Depending on where in the world they occur, tropical cyclones are also known as hurricanes or typhoons. No matter what you call them, though, they're caused by the evaporation of warm ocean surface water. Norwegian scientists are now looking at stopping them, by using bubbles to cool that water down.
The idea was first conceived of by Olav Hollingsæter, founder of the company OceanTherm AS, after Hurricane Katrina struck New Orleans. He contacted Norwegian research group SINTEF about developing the concept further, resulting in preliminary studies that are now underway.
Basically, the idea is that perforated pipes will be lowered into the ocean, in areas where tropical cyclones are likely to occur. Air will then be continuously pumped through these horizontally-laid pipes, causing them to release a sheet of bubbles known as a "bubble curtain."
As these bubble curtains rise to the surface, they will bring cold water from the depths up with them, thereby cooling the surface water to a temperature below 26.5° C (79.7 ºF) – that's the minimum water temperature at which the storms can form.
The pipes could conceivably be deployed from offshore oil rigs, or simply run out into the ocean from the shore.

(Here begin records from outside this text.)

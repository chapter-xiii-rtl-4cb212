// tb_dpu: self-checking test of the datapath unit driven by raw control words.
// First the example R10 = R8 + R9 with the listed control signals
// (X_ra = 01000, Y_ra = 01001, Z_wa = 01010, rwe = 1). Then random control
// words (one unit, immediate on or off, loads and stores) are compared with a
// reference model of the register file, units and memory kept in this file.
// The memory is a behavioural array here.
module tb_dpu;
  import isa_pkg::*;
  logic clk = 0, rst_n;
  ctrl_t ctrl;
  logic [4:0] z_wa, x_ra, y_ra;
  logic [15:0] imm;
  logic [31:0] mem_rdata, mem_addr, mem_wdata, z_bus;
  logic mem_we;
  logic [31:0] mem [64];
  logic [31:0] rf [32];
  int checks = 0, failures = 0;

  dpu dut (.*);

  assign mem_rdata = mem[mem_addr[7:2]];
  always_ff @(posedge clk) if (mem_we) mem[mem_addr[7:2]] <= mem_wdata;

  always #5 clk = ~clk;

  function automatic ctrl_t mk(input logic rwe_i, imm_i, au_i, as_i, lu_i,
                               input logic [3:0] lf_i, input logic su_i,
                               input logic [1:0] st_i, input logic ste_i, lde_i, rw_i, msel_i);
    ctrl_t c;
    c.rwe = rwe_i; c.imm_en = imm_i; c.au_en = au_i; c.a_s = as_i; c.lu_en = lu_i;
    c.lf = lf_i; c.su_en = su_i; c.st = shift_e'(st_i); c.st_en = ste_i; c.ld_en = lde_i;
    c.rw = rw_i; c.msel = msel_i;
    return c;
  endfunction

  // drive one cycle and compare the Z bus / memory side with the model
  task automatic step(input ctrl_t c, input logic [4:0] zw, xr, yr, input logic [15:0] im);
    logic [31:0] xv, yv, yb, r, e_addr;
    int n;
    ctrl = c; z_wa = zw; x_ra = xr; y_ra = yr; imm = im;
    #1;
    xv = rf[xr]; yv = rf[yr];
    yb = c.imm_en ? {{16{im[15]}}, im} : yv;
    e_addr = c.au_en ? (c.a_s ? xv - yb : xv + yb) : 32'd0;
    r = 32'd0;
    if (c.au_en) r = e_addr;
    if (c.lu_en) for (int i = 0; i < 32; i++) r[i] = c.lf[{xv[i], yb[i]}];
    if (c.su_en) begin
      n = int'(yb[4:0]);
      case (c.st)
        ST_SLL:  r = xv << n;
        ST_SRA:  r = 32'($signed(xv) >>> n);
        ST_ROR:  r = (n == 0) ? xv : ((xv >> n) | (xv << (32 - n)));
        default: r = xv;
      endcase
    end
    if (c.msel && c.ld_en) r = mem[e_addr[7:2]];
    checks++;
    if (z_bus !== r || mem_addr !== e_addr || mem_we !== (c.st_en && !c.rw) ||
        (c.st_en && mem_wdata !== yv)) begin
      failures++;
      $display("FAIL ctrl=%b z=%0d x=%0d y=%0d imm=%h : z_bus=%h exp %h addr=%h exp %h we=%b wdata=%h",
               c, zw, xr, yr, im, z_bus, r, mem_addr, e_addr, mem_we, mem_wdata);
    end
    @(negedge clk);
    if (c.rwe && zw != 0) rf[zw] = r;
  endtask

  initial begin
    #10000000;
    failures++;
    $display("watchdog expired");
    $display("TB_RESULT checks=%0d failures=%0d", checks, failures);
    $finish;
  end

  initial begin
    ctrl_t c;
    for (int i = 0; i < 32; i++) rf[i] = 0;
    for (int i = 0; i < 64; i++) mem[i] = 32'(i) * 32'h0101_0101;
    rst_n = 0; ctrl = CTRL_NOP; z_wa = 0; x_ra = 0; y_ra = 0; imm = 0;
    @(negedge clk); @(negedge clk);
    rst_n = 1;
    // addi-style loads of R8 and R9 (immediate through the AU)
    step(mk(1,1,1,0,0,4'b0,0,2'b0,0,0,1,0), 5'd8, 5'd0, 5'd0, 16'd1234);
    step(mk(1,1,1,0,0,4'b0,0,2'b0,0,0,1,0), 5'd9, 5'd0, 5'd0, 16'hFFF0);
    // R10 = R8 + R9 with the listed control signals
    step(mk(1,0,1,0,0,4'b0,0,2'b0,0,0,1,0), 5'b01010, 5'b01000, 5'b01001, 16'd0);
    x_ra = 5'd10; ctrl = CTRL_NOP; #1;
    checks++;
    if (z_bus !== 32'd0 || rf[10] !== 32'd1218) begin
      failures++; $display("FAIL R10 model=%0d", rf[10]);
    end
    // random control words
    for (int n = 0; n < 2000; n++) begin
      int kind;
      logic [4:0] xr;
      kind = int'($urandom % 6);
      xr = 5'($urandom);
      case (kind)
        0: c = mk(1, 1'($urandom), 1, 1'($urandom), 0, 4'b0, 0, 2'b0, 0, 0, 1, 0);
        1: c = mk(1, 1'($urandom), 0, 0, 1, 4'($urandom), 0, 2'b0, 0, 0, 1, 0);
        2: c = mk(1, 1'($urandom), 0, 0, 0, 4'b0, 1, 2'($urandom), 0, 0, 1, 0);
        3: begin c = mk(1, 1, 1, 0, 0, 4'b0, 0, 2'b0, 0, 1, 1, 1); xr = 5'd0; end
        4: begin c = mk(0, 1, 1, 0, 0, 4'b0, 0, 2'b0, 1, 0, 0, 0); xr = 5'd0; end
        default: c = CTRL_NOP;
      endcase
      step(c, 5'($urandom), xr, 5'($urandom),
           (kind >= 3) ? 16'(($urandom % 64) * 4) : 16'($urandom));
    end
    $display("TB_RESULT checks=%0d failures=%0d", checks, failures);
    $finish;
  end
endmodule
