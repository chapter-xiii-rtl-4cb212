// isa_cpu: a single-cycle microprocessor for a MIPS-like 32-bit ISA.
//
// Machine instructions arrive on instr_in and are captured by the
// instruction register when instr_ld is high. During the following clock
// cycle the opcode ROM turns the 6-bit opcode into DPU control signals, the
// register fields drive the register file addresses, and the DPU computes the
// result, which is written back at the end of that cycle. One instruction is
// accepted per clock; a cycle without instr_ld executes a nop. The data memory
// serves lw and sw in the same cycle.
//
// Field wiring: opcode[31:26] to the ROM, Z[25:21] to the write address,
// X[20:16] to the X read address, Y[15:11] to the Y read address and
// imm[15:0] to the sign extension. For sw the register to store is named in
// the Z field, so the Y read address is taken from Z when st_en is set.
//
// Observation ports: wb_en/wb_addr/wb_data show the write-back of the
// instruction now executing; mem_addr/mem_wdata/mem_we show its memory access.
// The instruction register, ROM decoder and DPU follow the design; the
// instruction interface, the nop-on-idle register and the data memory size
// are this design's choices.
module isa_cpu
  import isa_pkg::*;
#(
  parameter int unsigned DMEM_WORDS = 256
) (
  input  logic               clk,
  input  logic               rst_n,
  input  logic [XLEN-1:0]    instr_in,
  input  logic               instr_ld,
  output logic               wb_en,
  output logic [RADDR_W-1:0] wb_addr,
  output logic [XLEN-1:0]    wb_data,
  output logic [XLEN-1:0]    mem_addr,
  output logic [XLEN-1:0]    mem_wdata,
  output logic               mem_we
);

  logic [XLEN-1:0]     instr;
  logic [OPCODE_W-1:0] opcode;
  logic [RADDR_W-1:0]  f_zf, f_xf, f_yf, y_ra;
  logic [IMM_W-1:0]    imm;
  ctrl_t               ctrl;
  logic [XLEN-1:0]     mem_rdata, z_bus;

  instr_reg u_ir (
    .clk     (clk),
    .rst_n   (rst_n),
    .ld      (instr_ld),
    .instr_in(instr_in),
    .instr   (instr),
    .opcode  (opcode),
    .z       (f_zf),
    .x       (f_xf),
    .y       (f_yf),
    .imm     (imm)
  );

  opcode_rom u_rom (
    .opcode(opcode),
    .ctrl  (ctrl)
  );

  assign y_ra = ctrl.st_en ? f_zf : f_yf;

  dpu u_dpu (
    .clk      (clk),
    .rst_n    (rst_n),
    .ctrl     (ctrl),
    .z_wa     (f_zf),
    .x_ra     (f_xf),
    .y_ra     (y_ra),
    .imm      (imm),
    .mem_rdata(mem_rdata),
    .mem_addr (mem_addr),
    .mem_wdata(mem_wdata),
    .mem_we   (mem_we),
    .z_bus    (z_bus)
  );

  data_mem #(.WORDS(DMEM_WORDS)) u_dmem (
    .clk  (clk),
    .we   (mem_we),
    .addr (mem_addr),
    .wdata(mem_wdata),
    .rdata(mem_rdata)
  );

  assign wb_en   = ctrl.rwe;
  assign wb_addr = f_zf;
  assign wb_data = z_bus;

endmodule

"Our initial investigations show that the pipes must be located at between 100 and 150 meters depth [328 and 492 ft] in order to extract water that is cold enough," says SINTEF scientist Grim Eidnes. "By bringing this water to the surface using the bubble curtains, the surface temperature will fall to below 26.5° C, thus cutting off the hurricane's energy supply. This method will allow us quite simply to prevent hurricanes from achieving life-threatening intensities."
SINTEF has previously experimented with using bubble curtains to contain oil spills. And back in 2010, Japanese manufacturing firm Ise Kogyo revealed its concept for preventing typhoons by using a fleet of submarines to pump cold water up to the surface.